To do: Begin at the line below that has "itself. A watchdog" and stop after the line that has "References are computed". Please restate only those lines, word for word.

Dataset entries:
= = = = =

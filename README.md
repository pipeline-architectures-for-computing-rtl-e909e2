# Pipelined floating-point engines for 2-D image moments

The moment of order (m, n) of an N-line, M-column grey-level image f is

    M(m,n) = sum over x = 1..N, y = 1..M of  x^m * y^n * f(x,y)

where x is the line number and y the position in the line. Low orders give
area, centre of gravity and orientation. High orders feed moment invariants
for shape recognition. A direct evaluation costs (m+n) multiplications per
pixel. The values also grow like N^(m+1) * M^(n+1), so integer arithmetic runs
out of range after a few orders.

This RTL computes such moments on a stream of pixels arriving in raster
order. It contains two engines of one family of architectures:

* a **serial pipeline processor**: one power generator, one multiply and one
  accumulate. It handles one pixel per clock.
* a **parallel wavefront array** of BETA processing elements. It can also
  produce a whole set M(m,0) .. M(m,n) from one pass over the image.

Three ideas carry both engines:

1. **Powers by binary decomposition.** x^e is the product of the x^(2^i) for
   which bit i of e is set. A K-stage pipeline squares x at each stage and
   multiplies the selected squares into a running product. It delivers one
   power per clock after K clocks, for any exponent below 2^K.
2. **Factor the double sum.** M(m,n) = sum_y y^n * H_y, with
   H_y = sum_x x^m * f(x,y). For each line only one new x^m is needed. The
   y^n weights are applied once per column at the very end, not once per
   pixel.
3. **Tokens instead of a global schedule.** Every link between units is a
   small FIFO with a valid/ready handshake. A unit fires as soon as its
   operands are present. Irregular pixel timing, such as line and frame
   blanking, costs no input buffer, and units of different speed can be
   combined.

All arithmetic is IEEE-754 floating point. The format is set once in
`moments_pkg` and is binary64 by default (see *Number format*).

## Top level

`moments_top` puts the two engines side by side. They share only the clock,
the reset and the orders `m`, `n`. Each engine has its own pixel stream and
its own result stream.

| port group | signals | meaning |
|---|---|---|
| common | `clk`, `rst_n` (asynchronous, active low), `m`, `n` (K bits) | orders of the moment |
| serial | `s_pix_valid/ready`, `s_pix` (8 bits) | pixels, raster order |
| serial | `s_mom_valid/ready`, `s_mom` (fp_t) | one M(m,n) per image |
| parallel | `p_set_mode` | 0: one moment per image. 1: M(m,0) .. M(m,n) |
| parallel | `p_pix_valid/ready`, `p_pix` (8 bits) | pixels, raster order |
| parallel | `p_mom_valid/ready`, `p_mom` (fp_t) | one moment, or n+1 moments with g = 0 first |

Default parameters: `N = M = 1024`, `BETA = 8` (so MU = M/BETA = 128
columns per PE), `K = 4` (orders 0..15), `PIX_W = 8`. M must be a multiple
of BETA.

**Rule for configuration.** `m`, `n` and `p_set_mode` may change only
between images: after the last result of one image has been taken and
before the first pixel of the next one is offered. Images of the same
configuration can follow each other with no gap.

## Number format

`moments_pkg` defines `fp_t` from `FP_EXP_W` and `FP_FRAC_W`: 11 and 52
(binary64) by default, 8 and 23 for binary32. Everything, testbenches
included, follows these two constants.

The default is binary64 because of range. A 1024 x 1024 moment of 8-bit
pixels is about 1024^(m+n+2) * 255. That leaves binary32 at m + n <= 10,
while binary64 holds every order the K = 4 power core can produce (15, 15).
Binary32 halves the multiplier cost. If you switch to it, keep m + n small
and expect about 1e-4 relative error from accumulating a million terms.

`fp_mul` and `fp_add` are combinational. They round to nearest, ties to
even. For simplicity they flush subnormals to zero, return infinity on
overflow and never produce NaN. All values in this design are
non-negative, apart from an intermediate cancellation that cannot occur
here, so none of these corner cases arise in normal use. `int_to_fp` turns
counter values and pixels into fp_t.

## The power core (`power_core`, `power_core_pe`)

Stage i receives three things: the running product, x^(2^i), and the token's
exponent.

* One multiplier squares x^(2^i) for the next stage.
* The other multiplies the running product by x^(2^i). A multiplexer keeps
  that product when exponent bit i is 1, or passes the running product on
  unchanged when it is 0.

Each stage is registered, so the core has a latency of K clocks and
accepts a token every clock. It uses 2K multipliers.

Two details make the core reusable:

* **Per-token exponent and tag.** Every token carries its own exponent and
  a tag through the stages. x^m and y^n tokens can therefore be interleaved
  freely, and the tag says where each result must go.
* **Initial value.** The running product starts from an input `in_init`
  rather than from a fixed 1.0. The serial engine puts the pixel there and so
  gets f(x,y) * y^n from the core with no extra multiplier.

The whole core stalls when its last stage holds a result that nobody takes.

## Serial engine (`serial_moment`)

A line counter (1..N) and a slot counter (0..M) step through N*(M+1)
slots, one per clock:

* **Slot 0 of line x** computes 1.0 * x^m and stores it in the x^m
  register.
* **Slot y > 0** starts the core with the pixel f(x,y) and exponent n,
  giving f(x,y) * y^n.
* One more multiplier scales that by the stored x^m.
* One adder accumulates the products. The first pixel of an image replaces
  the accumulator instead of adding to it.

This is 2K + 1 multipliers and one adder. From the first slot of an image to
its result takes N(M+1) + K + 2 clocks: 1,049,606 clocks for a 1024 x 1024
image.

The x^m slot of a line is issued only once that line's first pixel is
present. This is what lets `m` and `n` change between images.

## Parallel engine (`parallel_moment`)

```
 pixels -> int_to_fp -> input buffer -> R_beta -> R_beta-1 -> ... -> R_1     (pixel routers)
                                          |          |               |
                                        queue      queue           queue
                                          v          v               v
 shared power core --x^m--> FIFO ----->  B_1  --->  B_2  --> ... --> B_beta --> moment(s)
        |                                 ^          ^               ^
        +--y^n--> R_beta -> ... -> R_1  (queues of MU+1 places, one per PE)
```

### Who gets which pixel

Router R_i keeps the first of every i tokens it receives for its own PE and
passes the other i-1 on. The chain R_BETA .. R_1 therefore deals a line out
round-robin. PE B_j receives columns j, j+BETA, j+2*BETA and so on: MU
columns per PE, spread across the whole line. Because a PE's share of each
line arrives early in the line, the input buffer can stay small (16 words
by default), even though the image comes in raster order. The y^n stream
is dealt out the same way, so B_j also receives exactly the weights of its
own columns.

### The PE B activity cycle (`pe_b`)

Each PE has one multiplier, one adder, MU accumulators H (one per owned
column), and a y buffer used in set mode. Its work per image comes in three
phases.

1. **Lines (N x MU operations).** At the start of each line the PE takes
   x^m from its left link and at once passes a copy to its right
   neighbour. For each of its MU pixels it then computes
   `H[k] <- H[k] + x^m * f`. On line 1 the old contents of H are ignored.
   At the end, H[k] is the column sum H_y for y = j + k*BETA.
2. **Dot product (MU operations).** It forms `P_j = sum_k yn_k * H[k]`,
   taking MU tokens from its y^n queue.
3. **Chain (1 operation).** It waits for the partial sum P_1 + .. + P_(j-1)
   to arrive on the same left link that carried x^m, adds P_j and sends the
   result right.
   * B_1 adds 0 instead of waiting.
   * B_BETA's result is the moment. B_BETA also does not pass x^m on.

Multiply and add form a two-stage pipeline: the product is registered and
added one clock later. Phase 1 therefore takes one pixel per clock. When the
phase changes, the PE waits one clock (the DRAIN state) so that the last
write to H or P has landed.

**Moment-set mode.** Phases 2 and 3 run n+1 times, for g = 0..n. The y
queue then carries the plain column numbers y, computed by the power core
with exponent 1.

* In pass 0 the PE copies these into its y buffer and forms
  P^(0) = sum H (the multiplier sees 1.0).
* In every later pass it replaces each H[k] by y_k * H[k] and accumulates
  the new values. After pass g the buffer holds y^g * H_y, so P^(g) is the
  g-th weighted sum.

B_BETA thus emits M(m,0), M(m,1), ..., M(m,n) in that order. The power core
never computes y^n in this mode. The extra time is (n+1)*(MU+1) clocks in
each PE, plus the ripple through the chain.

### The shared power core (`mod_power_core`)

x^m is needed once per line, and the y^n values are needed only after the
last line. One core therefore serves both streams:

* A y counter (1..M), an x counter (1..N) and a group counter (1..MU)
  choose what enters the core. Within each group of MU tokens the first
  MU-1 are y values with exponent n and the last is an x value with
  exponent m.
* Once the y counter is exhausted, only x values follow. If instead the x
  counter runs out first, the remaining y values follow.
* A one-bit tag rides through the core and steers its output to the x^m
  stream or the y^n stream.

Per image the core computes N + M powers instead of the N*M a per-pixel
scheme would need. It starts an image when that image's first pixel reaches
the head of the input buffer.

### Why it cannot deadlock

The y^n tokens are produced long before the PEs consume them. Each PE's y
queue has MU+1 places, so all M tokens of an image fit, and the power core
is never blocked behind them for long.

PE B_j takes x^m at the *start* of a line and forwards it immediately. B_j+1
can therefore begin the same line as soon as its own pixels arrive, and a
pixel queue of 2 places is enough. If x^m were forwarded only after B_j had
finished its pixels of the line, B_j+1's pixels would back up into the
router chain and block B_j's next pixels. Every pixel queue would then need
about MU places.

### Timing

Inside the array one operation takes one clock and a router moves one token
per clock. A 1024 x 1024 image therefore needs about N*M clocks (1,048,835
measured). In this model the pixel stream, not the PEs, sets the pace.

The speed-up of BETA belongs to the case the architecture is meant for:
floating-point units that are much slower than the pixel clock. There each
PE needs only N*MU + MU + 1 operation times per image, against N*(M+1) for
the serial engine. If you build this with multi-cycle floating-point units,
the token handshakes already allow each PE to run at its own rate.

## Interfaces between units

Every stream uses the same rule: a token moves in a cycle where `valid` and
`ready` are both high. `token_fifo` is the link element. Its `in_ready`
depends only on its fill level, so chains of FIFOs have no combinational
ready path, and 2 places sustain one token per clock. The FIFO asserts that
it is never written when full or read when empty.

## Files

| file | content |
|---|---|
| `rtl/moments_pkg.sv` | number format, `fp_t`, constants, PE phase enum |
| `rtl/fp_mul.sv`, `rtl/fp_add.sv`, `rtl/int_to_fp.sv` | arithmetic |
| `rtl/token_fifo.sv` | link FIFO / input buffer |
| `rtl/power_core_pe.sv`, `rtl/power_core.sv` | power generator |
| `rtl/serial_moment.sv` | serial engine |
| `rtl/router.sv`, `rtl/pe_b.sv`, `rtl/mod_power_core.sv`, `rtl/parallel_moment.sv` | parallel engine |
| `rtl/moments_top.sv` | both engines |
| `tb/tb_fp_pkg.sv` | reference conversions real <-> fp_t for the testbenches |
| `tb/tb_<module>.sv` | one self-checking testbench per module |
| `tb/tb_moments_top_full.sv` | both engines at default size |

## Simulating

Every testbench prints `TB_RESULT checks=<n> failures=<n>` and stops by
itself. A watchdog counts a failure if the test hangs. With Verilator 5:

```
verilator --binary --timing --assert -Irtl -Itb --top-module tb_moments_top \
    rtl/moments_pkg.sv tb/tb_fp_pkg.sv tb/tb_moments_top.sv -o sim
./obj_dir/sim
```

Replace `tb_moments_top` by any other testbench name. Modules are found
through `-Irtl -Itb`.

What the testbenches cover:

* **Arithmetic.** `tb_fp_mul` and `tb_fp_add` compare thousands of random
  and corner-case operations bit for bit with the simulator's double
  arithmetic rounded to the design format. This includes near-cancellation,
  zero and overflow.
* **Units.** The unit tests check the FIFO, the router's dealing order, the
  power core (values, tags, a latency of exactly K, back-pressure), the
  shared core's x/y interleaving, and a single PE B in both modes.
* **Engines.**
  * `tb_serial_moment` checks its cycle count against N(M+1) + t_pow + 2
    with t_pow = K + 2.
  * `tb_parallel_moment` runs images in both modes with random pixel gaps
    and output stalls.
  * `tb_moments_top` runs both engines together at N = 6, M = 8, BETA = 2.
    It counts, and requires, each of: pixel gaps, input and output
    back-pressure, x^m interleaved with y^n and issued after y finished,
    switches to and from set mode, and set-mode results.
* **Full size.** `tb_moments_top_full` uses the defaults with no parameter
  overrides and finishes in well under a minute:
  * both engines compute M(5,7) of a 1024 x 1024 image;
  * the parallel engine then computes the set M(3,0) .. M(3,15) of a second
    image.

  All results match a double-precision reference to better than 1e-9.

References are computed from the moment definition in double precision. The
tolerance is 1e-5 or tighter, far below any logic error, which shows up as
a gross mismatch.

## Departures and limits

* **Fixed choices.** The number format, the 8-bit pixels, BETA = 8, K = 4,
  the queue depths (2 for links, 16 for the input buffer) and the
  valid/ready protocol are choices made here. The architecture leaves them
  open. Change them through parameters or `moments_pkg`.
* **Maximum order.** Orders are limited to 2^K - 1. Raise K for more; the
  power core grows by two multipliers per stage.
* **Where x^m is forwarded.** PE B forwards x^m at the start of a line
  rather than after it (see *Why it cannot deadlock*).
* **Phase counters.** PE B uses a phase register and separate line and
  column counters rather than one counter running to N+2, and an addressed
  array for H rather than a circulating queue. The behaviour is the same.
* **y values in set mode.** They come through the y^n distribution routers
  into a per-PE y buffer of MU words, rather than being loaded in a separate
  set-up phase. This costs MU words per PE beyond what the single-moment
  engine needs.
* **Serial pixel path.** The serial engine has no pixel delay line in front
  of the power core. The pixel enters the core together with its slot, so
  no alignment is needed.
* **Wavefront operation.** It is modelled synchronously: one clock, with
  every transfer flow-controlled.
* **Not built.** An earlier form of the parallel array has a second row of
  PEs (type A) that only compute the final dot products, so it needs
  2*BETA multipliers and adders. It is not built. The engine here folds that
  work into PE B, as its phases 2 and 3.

= = = = =

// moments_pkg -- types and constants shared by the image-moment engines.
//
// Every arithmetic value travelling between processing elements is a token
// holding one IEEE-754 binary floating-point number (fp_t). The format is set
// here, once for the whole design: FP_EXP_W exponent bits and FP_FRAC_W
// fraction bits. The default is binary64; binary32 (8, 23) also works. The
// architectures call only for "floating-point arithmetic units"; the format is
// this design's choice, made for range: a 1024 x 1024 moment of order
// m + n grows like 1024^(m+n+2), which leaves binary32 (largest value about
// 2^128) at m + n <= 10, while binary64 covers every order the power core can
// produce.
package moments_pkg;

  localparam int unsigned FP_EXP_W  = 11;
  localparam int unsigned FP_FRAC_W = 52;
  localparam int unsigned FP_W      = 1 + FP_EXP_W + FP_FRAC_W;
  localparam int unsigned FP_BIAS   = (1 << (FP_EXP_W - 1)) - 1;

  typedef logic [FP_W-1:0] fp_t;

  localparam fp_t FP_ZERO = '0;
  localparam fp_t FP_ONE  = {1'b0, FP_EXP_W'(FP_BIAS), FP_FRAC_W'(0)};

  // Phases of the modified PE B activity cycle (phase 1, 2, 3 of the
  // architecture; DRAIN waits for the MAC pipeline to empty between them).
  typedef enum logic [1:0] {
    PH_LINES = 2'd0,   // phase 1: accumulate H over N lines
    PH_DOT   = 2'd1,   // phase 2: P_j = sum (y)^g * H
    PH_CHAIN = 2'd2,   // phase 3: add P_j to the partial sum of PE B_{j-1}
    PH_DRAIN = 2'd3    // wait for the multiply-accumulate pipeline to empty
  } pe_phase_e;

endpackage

= = = = =

Solution to this exercise:
itself. A watchdog counts a failure if the test hangs. With Verilator 5:

```
verilator --binary --timing --assert -Irtl -Itb --top-module tb_moments_top \
    rtl/moments_pkg.sv tb/tb_fp_pkg.sv tb/tb_moments_top.sv -o sim
./obj_dir/sim
```

Replace `tb_moments_top` by any other testbench name. Modules are found
through `-Irtl -Itb`.

What the testbenches cover:

* **Arithmetic.** `tb_fp_mul` and `tb_fp_add` compare thousands of random
  and corner-case operations bit for bit with the simulator's double
  arithmetic rounded to the design format. This includes near-cancellation,
  zero and overflow.
* **Units.** The unit tests check the FIFO, the router's dealing order, the
  power core (values, tags, a latency of exactly K, back-pressure), the
  shared core's x/y interleaving, and a single PE B in both modes.
* **Engines.**
  * `tb_serial_moment` checks its cycle count against N(M+1) + t_pow + 2
    with t_pow = K + 2.
  * `tb_parallel_moment` runs images in both modes with random pixel gaps
    and output stalls.
  * `tb_moments_top` runs both engines together at N = 6, M = 8, BETA = 2.
    It counts, and requires, each of: pixel gaps, input and output
    back-pressure, x^m interleaved with y^n and issued after y finished,
    switches to and from set mode, and set-mode results.
* **Full size.** `tb_moments_top_full` uses the defaults with no parameter
  overrides and finishes in well under a minute:
  * both engines compute M(5,7) of a 1024 x 1024 image;
  * the parallel engine then computes the set M(3,0) .. M(3,15) of a second
    image.

  All results match a double-precision reference to better than 1e-9.

References are computed from the moment definition in double precision. The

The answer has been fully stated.